# Splash tetra - Copella arnoldi



## MaverickGR (14 Oct 2019)

Hi all, I have a very specific question regarding the splashing tetras _Copella arnoldi_. I have set up a riparium specifically to accommodate these fish (see pic below), along with a group of bronze corys which are already in there now. I know these fish leap out of the water to spawn and I have read in several forums that aquarists have lost fish through small gaps in their lids. However, I have read from other sources that the fish can "only" jump up to 10-15 cm from the surface. In my riparium, the distance from the surface to the open top is 36 cm (~14").
So my question is this: Do I need a lid in my tank? 




Thank you in advance for your replies!


----------



## dw1305 (14 Oct 2019)

Hi all, 





Ioannis Leris said:


> Do I need a lid in my tank?


No, I think  you should be all right. Have a look at @Iain Sutherland's <"Splash Tetra Paludarium">. 





Ioannis Leris said:


> I know these fish leap out of the water to spawn and I have read in several forums that aquarists have lost fish through small gaps in their lids.


They do, and <"I'm one of the aquarists">. 

cheers Darrel


----------



## Edvet (14 Oct 2019)

Mine don't jump up either, the edge is 21 cm above the water


----------



## MaverickGR (14 Oct 2019)

Great! Thank you both for your input, I will be receiving the fish tomorrow (hopefully) so I will update the thread in the next few days


----------



## dw1305 (14 Oct 2019)

Hi all, 





MaverickGR said:


> I will be receiving the fish tomorrow (hopefully) so I will update the thread in the next few days


It is worth getting a <"vestigial winged _Drosophila_ culture"> for them. You want _Drosophila melanogaster_, rather than the bigger _D. hydei._

cheers Darrel


----------



## Edvet (14 Oct 2019)

They fill up their belly on my dog kibble fed grindal worms. ( feed the grindal healhtily and in turn the fish will be fed healthily i believe)


----------



## MaverickGR (17 Oct 2019)

The fish are in, they were very shy in the beginning, only swimming in the back of the tank under the hanging planters. After a while they started swimming around in the rest of the tank, but they quickly retreated in the covered areas when they felt threatened. They ate a bit but not with much appetite, I will try some newly hatched BBS which will probably do the trick...


----------



## Edvet (17 Oct 2019)

Add some floaters to gove some xtra cover.


----------



## MaverickGR (17 Oct 2019)

Yes, I have some _Pistia _growing in a different tank so I will be adding some of that...


----------



## MaverickGR (19 Oct 2019)

Today I saw two males competing, they had developed a darker colour band on their sides.

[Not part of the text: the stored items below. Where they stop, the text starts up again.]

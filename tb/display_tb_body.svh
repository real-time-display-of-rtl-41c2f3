// Test body shared by the two system testbenches of snn_display_top (included inside the
// testbench module after it has defined: BOARD, CLK_DIV (I2C bit-period log2), BTN_DIV (button
// sampling log2), MS_PS (time steps per second), NFRAMES, PRESS_F / PRESS_CLKS (frame at which
// the button is pressed and for how many pixel clocks), BANDS_F (frame from which colour bands
// are selected), NAME).
//
// Clocks: pixel 150 MHz, emulator 100 MHz. Emulator model: one time step per 1 ms (100000
// clocks): distribution phase of 2000 clocks (i_ph_dist high) during which it pushes the step's
// spikes (2 to 4 neurons per step, pattern from the step number) and the four monitored
// potentials (-90..-20 mV, so both saturation limits are reached) into FIFO models.
// The HDMI pins are captured into a frame image (pixel count from DE, line count reset by
// VSYNC). Each finished frame is checked against a reference built from the pushed data and the
// displayed newest time (read from the picture generator at frame start):
//   normal mode: every raster pixel of complete columns (plus-sign dots, white elsewhere), the
//     potential point of every complete column in its plot colour (black on threshold dots);
//   extended mode: dot centres of the 4-line-per-neuron raster, no potential colours anywhere;
//   colour-band mode: band colours.
// ZC706 pins are compared as RGB, ZedBoard pins as Y plus alternating Cb/Cr computed from the
// expected RGB with the conversion equations.
// Counters: I2C frames decoded (all registers, plus the bus switch on ZC706), configuration
// done, frames per mode, dots and potential points matched, saturated points, spikes read,
// transfers, execution-time text changes; the test fails if any mechanism never happened.
import plot_pkg::*;
import neurons_pkg::*;

logic pclk = 1'b0, hclk = 1'b0, rst = 1'b1, button = 1'b0, bands = 1'b0, ph = 1'b0;
always #3.333 pclk = ~pclk;
always #5 hclk = ~hclk;
int checks = 0, failures = 0;

task automatic check(input bit cond, input string what);
  checks++;
  if (!cond) begin failures++; if (failures < 30) $display("FAIL %s", what); end
endtask

// ------------------------------------------------------------------ emulator side
logic spk_push = 0, pot_push = 0;
logic [17:0] spk_data = '0, spk_dout;
logic [15:0] pot_data = '0, pot_dout;
logic spk_valid, spk_empty, spk_ready, pot_valid, pot_empty, pot_ready;
int spk_count, spk_pops, pot_count, pot_pops;
mon_neuron_t mon [NB_MON];

fifo_model #(.WIDTH(18)) spk_fifo (.i_clk(hclk), .i_rst(rst), .i_push(spk_push), .i_data(spk_data),
  .i_ready(spk_ready), .o_dout(spk_dout), .o_valid(spk_valid), .o_empty(spk_empty),
  .o_count(spk_count), .o_pops(spk_pops));
fifo_model #(.WIDTH(16)) pot_fifo (.i_clk(hclk), .i_rst(rst), .i_push(pot_push), .i_data(pot_data),
  .i_ready(pot_ready), .o_dout(pot_dout), .o_valid(pot_valid), .o_empty(pot_empty),
  .o_count(pot_count), .o_pops(pot_pops));

localparam int MAXT = 400;
logic [199:0] spikes [MAXT];
logic [7:0]   potv   [MAXT][4];
int pushed_spikes = 0, steps = 0;

function automatic int pot_value(int t, int k);
  return -9000 + ((t * 97 + k * 1700) % 7000);
endfunction

function automatic logic [7:0] ref_scale(int v);
  longint p;
  p = (longint'(v) + 8000) * 2347;
  if (p < 0) return 8'd0;
  p = p / 65536;
  return (p > 179) ? 8'd179 : 8'(p);
endfunction

initial begin
  for (int k = 0; k < NB_MON; k++) begin
    mon[k].virt = 3'(k); mon[k].row = 4'(k + 1); mon[k].col = 4'(4 - k);
  end
  for (int t = 0; t < MAXT; t++) spikes[t] = '0;
  @(negedge rst);
  repeat (2000) @(negedge hclk);
  for (int t = 0; t < MAXT; t++) begin
    int ns [4];
    int nn;
    nn = 2 + (t % 3);
    ns[0] = (t * 7) % 200; ns[1] = (t * 13 + 50) % 200; ns[2] = (t % 2) ? 199 : 0; ns[3] = (t * 31 + 3) % 200;
    for (int k = 0; k < 4; k++) potv[t][k] = ref_scale(pot_value(t, k));
    ph = 1'b1;
    steps = t + 1;
    for (int c = 0; c < 2000; c++) begin
      @(negedge hclk);
      spk_push = 1'b0; pot_push = 1'b0;
      if (c % 20 == 5 && c / 20 < nn) begin
        neuron_id_t id;
        int n;
        n = ns[c / 20];
        id.chip = '0; id.virt = 3'(n / 25); id.row = 4'((n / 5) % 5); id.col = 4'(n % 5);
        spk_data = 18'(id); spk_push = 1'b1; pushed_spikes++;
        spikes[t][n] = 1'b1;
      end
      if (c % 20 == 15 && c / 20 < 4) begin
        pot_data = 16'(pot_value(t, c / 20)); pot_push = 1'b1;
      end
    end
    @(negedge hclk); spk_push = 1'b0; pot_push = 1'b0; ph = 1'b0;
    repeat (97999) @(negedge hclk);
  end
end

// ------------------------------------------------------------------ design
logic        hdmi_clk, de, hs, vs, scl, sda, sda_rel, cfg_done;
logic [35:0] d;

snn_display_top #(.BOARD(BOARD), .CLK_DIV_LOG2(CLK_DIV), .BTN_DIV_LOG2(BTN_DIV), .MS_PER_S(MS_PS)) dut (
  .i_pix_clk(pclk), .i_heens_clk(hclk), .i_rst(rst), .i_button(button), .i_test_bands(bands),
  .i_ph_dist(ph), .i_spk_dout(spk_dout), .i_spk_empty(spk_empty), .i_spk_valid(spk_valid),
  .o_spk_ready(spk_ready), .i_pot_dout(pot_dout), .i_pot_empty(pot_empty), .i_pot_valid(pot_valid),
  .o_pot_ready(pot_ready), .i_mon(mon),
  .o_hdmi_clk(hdmi_clk), .o_hdmi_d(d), .o_hdmi_de(de), .o_hdmi_hsync(hs), .o_hdmi_vsync(vs),
  .o_hdmi_scl(scl), .o_hdmi_sda(sda), .o_hdmi_sda_release(sda_rel), .o_config_done(cfg_done));

// ------------------------------------------------------------------ I2C
logic i2c_frame, i2c_rw, i2c_ack, i2c_start;
logic [6:0] i2c_addr;
logic [15:0] i2c_data;
logic [5:0] i2c_n;
int i2c_frames = 0, i2c_adv = 0, i2c_sw = 0;
i2c_monitor i2c_mon (.i_clk(pclk), .i_rst(rst), .i_scl(scl), .i_sda(sda), .i_sda_release(sda_rel),
  .o_frame(i2c_frame), .o_addr(i2c_addr), .o_rw(i2c_rw), .o_data(i2c_data), .o_nbits(i2c_n),
  .o_ack_ok(i2c_ack), .o_start_seen(i2c_start));
always @(posedge pclk) if (i2c_frame) begin
  i2c_frames++;
  check(i2c_ack && !i2c_rw && i2c_n === 6'd28, "I2C frame format");
  if (i2c_addr == 7'h39) i2c_adv++;
  if (i2c_addr === 7'h74) begin i2c_sw++; check(i2c_data === 16'h0202, "bus switch mask"); end
  if (i2c_frames === 1) check(i2c_addr === ((BOARD === BOARD_ZC706) ? 7'h74 : 7'h39), "first I2C frame address");
  if (i2c_addr == 7'h39 && i2c_data[15:8] == 8'h15)
    check(i2c_data[7:0] === ((BOARD === BOARD_ZC706) ? 8'h00 : 8'h01), "input ID register");
end

// ------------------------------------------------------------------ pixel capture
logic [35:0] fb [1920 * 1080];
int px = 0, py = 0, frames = 0, line_len_err = 0;
logic de_q = 0, vs_q = 0;
logic [31:0] f_time;
logic        f_have, f_ext0, f_bands0;
logic [1:0][3:0] f_sec;
int n_normal = 0, n_ext = 0, n_bands = 0, dots_ok = 0, pot_ok = 0, sat_pts = 0, text_changes = 0;
int transfers = 0;
longint prev_sum = -1;
logic [1:0][3:0] prev_sec;

always @(posedge hclk) if (dut.u_spike_reader.o_xfer_done) transfers++;

function automatic logic [23:0] cap_rgb(int x, int y);
  logic [35:0] w;
  w = fb[y * 1920 + x];
  return {w[35:28], w[23:16], w[11:4]};
endfunction

function automatic bit is_col(int x, int y, logic [23:0] c);
  logic [35:0] w;
  int r, g, b, ey, ecb, ecr;
  w = fb[y * 1920 + x];
  if (BOARD == BOARD_ZC706) return {w[35:28], w[23:16], w[11:4]} == c;
  r = c[23:16]; g = c[15:8]; b = c[7:0];
  ey  = 16 + ((47 * r + 157 * g + 16 * b) >>> 8);
  ecb = 128 + ((-26 * r - 87 * g + 112 * b) >>> 8);
  ecr = 128 + ((112 * r - 102 * g - 10 * b) >>> 8);
  return w[23:16] == 8'(ey) && w[15:8] == 8'((x % 2) ? ecr : ecb);
endfunction

function automatic bit spk(int t, int n, int newest);
  if (t < 0 || t > newest || n < 0 || n > 199) return 0;
  return spikes[t][n];
endfunction

task automatic check_frame();
  bit ext1;
  int newest;
  longint sum;
  ext1 = dut.extended;
  newest = int'(f_time);
  if (f_bands0 && bands) begin
    n_bands++;
    for (int y = 0; y < 1080; y += 37)
      for (int x = 0; x < 1920; x += 7) begin
        logic [23:0] e;
        case (x / 256)
          0: e = 24'hFF0000; 1: e = 24'hFFFF00; 2: e = 24'h00FF00; 3: e = 24'h00FFFF;
          4: e = 24'h0000FF; 5: e = 24'hFF00FF; default: e = 24'hFFFFFF;
        endcase
        check(is_col(x, y, e), $sformatf("band pixel %0d,%0d", x, y));
      end
    return;
  end
  if (bands || f_bands0 || ext1 != f_ext0 || !f_have || newest < 3) return;
  if (!f_ext0) begin
    n_normal++;
    for (int t = 0; t <= newest - 2 && t < 1024; t++)
      for (int n = 0; n < 200; n++) begin
        bit e;
        e = spk(t, n, newest) || spk(t, n - 1, newest) || spk(t, n + 1, newest)
            || spk(t - 1, n, newest) || spk(t + 1, n, newest);
        if (e && spk(t, n, newest)) dots_ok++;
        check(is_col(PLOT_X0 + t, RASTER_TOP + 199 - n, e ? C_BLUE : C_WHITE),
              $sformatf("raster t=%0d n=%0d exp %0d", t, n, e));
      end
    for (int t = newest + 1; t < newest + 4 && t < 1024; t++)
      check(is_col(PLOT_X0 + t, RASTER_TOP + 100, C_WHITE), "raster right of newest column");
    for (int t = 0; t <= newest - 1; t++)
      for (int k = 0; k < 4; k++) begin
        int x, y;
        logic [23:0] c;
        x = PLOT_X0 + t;
        y = POT_TOP + k * POT_PITCH + 179 - int'(potv[t][k]);
        c = (k == 0) ? C_BLUE : (k == 1) ? C_RED : (k == 2) ? C_GREEN : C_ORANGE;
        if (potv[t][k] == 8'd89 && x % 8 < 4) c = C_BLACK;
        if (potv[t][k] == 0 || potv[t][k] == 179) sat_pts++;
        check(is_col(x, y, c), $sformatf("potential t=%0d plot %0d row %0d", t, k, potv[t][k]));
        pot_ok++;
      end
    // execution time text region
    sum = 0;
    for (int y = 108; y < 124; y++)
      for (int x = INFO_X + 128; x < INFO_X + 256; x++) sum = sum * 3 + longint'(is_col(x, y, C_BLUE));
    if (prev_sum >= 0 && f_sec != prev_sec) begin
      check(sum !== prev_sum, "execution time text follows the counter");
      text_changes++;
    end
    prev_sum = sum; prev_sec = f_sec;
  end else begin
    n_ext++;
    for (int t = 0; t <= newest - 2 && t < 1024; t++)
      for (int n = 0; n < 200; n++) begin
        bit e;
        e = spk(t, n, newest) || spk(t - 1, n, newest) || spk(t + 1, n, newest);
        check(is_col(PLOT_X0 + t, EXT_BOTTOM + 1 - 800 + (199 - n) * 4 + 2, e ? C_BLUE : C_WHITE),
              $sformatf("extended raster t=%0d n=%0d", t, n));
      end
    for (int y = 0; y < 1080; y += 3)
      for (int x = 0; x < 1920; x += 5)
        check(!is_col(x, y, C_RED) && !is_col(x, y, C_GREEN) && !is_col(x, y, C_ORANGE),
              "no potential colours in extended mode");
  end
endtask

int since_rst = 0;   // the link outputs are only watched once reset has flushed the pipeline
always @(posedge pclk) if (dut.pix_rst) since_rst = 0; else if (since_rst < 16) since_rst++;
always @(posedge pclk) if (since_rst >= 16) begin
  de_q <= de; vs_q <= vs;
  if (vs && !vs_q) begin
    if (py == 1080 && frames > 0) check_frame();
    frames++;
    py = 0; px = 0;
  end
  if (de) begin
    if (px == 0 && py == 0) begin
      f_time = dut.u_screen.disp_time; f_have = dut.u_screen.disp_have;
      f_ext0 = dut.extended; f_bands0 = bands; f_sec = dut.u_screen.d_sec;
    end
    if (py < 1080 && px < 1920) fb[py * 1920 + px] = d;
    px++;
  end else if (de_q) begin
    if (px != 1920 && frames > 0) line_len_err++;
    px = 0; py++;
  end
end

// ------------------------------------------------------------------ stimulus and summary
initial begin
  #600000000 $display("FAIL watchdog"); failures++;
  $display("TB_RESULT checks=%0d failures=%0d", checks, failures); $finish;
end

initial begin
  repeat (10) @(negedge pclk);
  rst = 1'b0;
  wait (frames == PRESS_F);
  button = 1'b1;
  repeat (PRESS_CLKS) @(negedge pclk);
  button = 1'b0;
  wait (frames == BANDS_F);
  bands = 1'b1;
  wait (frames == NFRAMES);
  check(line_len_err === 0, "every active line is 1920 pixels");
  check(cfg_done, "transmitter configured");
  check(i2c_adv === 38 && i2c_sw === ((BOARD === BOARD_ZC706) ? 1 : 0),
        $sformatf("I2C frames: %0d to the transmitter, %0d to the switch", i2c_adv, i2c_sw));
  check(n_normal >= 1 && n_ext >= 1 && n_bands >= 1,
        $sformatf("frames checked: %0d normal, %0d extended, %0d bands", n_normal, n_ext, n_bands));
  check(dots_ok > 10 && pot_ok > 10 && sat_pts > 0, $sformatf("dots %0d, potential points %0d, saturated %0d", dots_ok, pot_ok, sat_pts));
  check(spk_pops === pushed_spikes && spk_count === 0, $sformatf("spikes read %0d of %0d", spk_pops, pushed_spikes));
  check(pot_pops === 4 * steps || pot_pops === 4 * steps - 4 + pot_pops % 4, "potentials read");
  check(transfers >= NFRAMES - 2, $sformatf("transfers %0d", transfers));
  if (MS_PS < 100) check(text_changes > 0, "execution time shown and updated");
  $display("%s: frames %0d, normal %0d, extended %0d, bands %0d, dots %0d, potential points %0d, saturated %0d, transfers %0d, I2C %0d, spikes %0d, time text changes %0d",
           NAME, frames, n_normal, n_ext, n_bands, dots_ok, pot_ok, sat_pts, transfers, i2c_frames, spk_pops, text_changes);
  $display("TB_RESULT checks=%0d failures=%0d", checks, failures);
  $finish;
end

The fish hang out more in the open space generally. It seems they have started habituating in their new home 

Στάλθηκε από το Mi A2 μου χρησιμοποιώντας Tapatalk


----------



## Edvet (19 Oct 2019)

https://journals.plos.org/plosone/article/figures?id=10.1371/journal.pone.0183069


----------



## MaverickGR (19 Oct 2019)

Thanks, I've seen this paper, I've looked for all relevant published articles before purchasing them (I happen to be a Biologist ). Truly fascinating fish!

They seem to enjoy the added _Pistia _too...


----------



## Sarpijk (21 Oct 2019)

Ηi, Maverick! Great riparium setup!


----------



## MaverickGR (29 Oct 2019)

A small update, the fish seem well habituated, they swim everywhere in the tank and are not too frightened when I pass by. They also have a good appetite now (in the beginning they were a bit hesitant to eat)! Males are sparring occasionally and the females have started developing an orange hue above their bellies, but I haven't seen any other signs of breeding behaviour (leaps etc).


----------



## MaverickGR (4 Nov 2019)

Hello again, one of the males has been repeatedly leaping on the front panel of the tank for the last two days. I assume he has picked this spot because it has very little water flow/surface agitation. He chases away all the other males that enter this area, but he also chases females away, which I found weird... Perhaps he can tell that they're not ready to mate from their behaviour/posture? I'd appreciate some info on how to tell if the females are ready for breeding or not 

Last time I measured my parameters, I had a pH of 8.03, dGH 10 and dKH 6, which are all on the high end of their range. I was thinking of adding some peat moss to lower the pH and soften the water a bit, but since I am already seeing some first signs of spawning behaviour, perhaps I shouldn't really change things... What do you think?


----------



## MaverickGR (6 Nov 2019)

I got the first eggs today on the front panel!  I saw some increased activity last night, females were very close to the male doing the test leaps. Today I found the eggs, they were probably laid very early in the morning. I saw the male splashing them once before I left for work. Since it's a very small batch (probably their first try) I will just leave them there to see what happens and I'll wait for a larger batch to try and raise some fry.





PS: I never got around to add the peat so I think I will not change anything regarding conditions...


----------



## PARAGUAY (6 Nov 2019)

Really good aquarium can you share bit of info on your emersed planting Maverick


----------



## MaverickGR (6 Nov 2019)

PARAGUAY said:


> Really good aquarium can you share bit of info on your emersed planting Maverick



Thanks, you mean info on the plants or the planters?


----------



## Sarpijk (6 Nov 2019)

Great news Maverick! Keep us updated on the eggs!


----------



## MaverickGR (7 Nov 2019)

I've got good news and bad news 

The bad news are that the eggs had dried out when I went home in the evening, the male had probably stopped splashing them at some point. My tank is open top, so the humidity is not very high above the surface, which could also have contributed to this... The good news is that I found quite a few eggs (also dried) on the back panel, between the planters, which means that the fish have been spawning frequently in the last few days. I guess the males are young/inexperienced and they can't take good care of the eggs. Hopefully they will become better at this 

I have now added a couple pieces of plastic sheet attached to the glass with suction cups (as spawning surfaces) so that I can remove the eggs easily if they lay them there. I'll keep you guys posted...


----------



## PARAGUAY (7 Nov 2019)

MaverickGR said:


> Thanks, you mean info on the plants or the planters?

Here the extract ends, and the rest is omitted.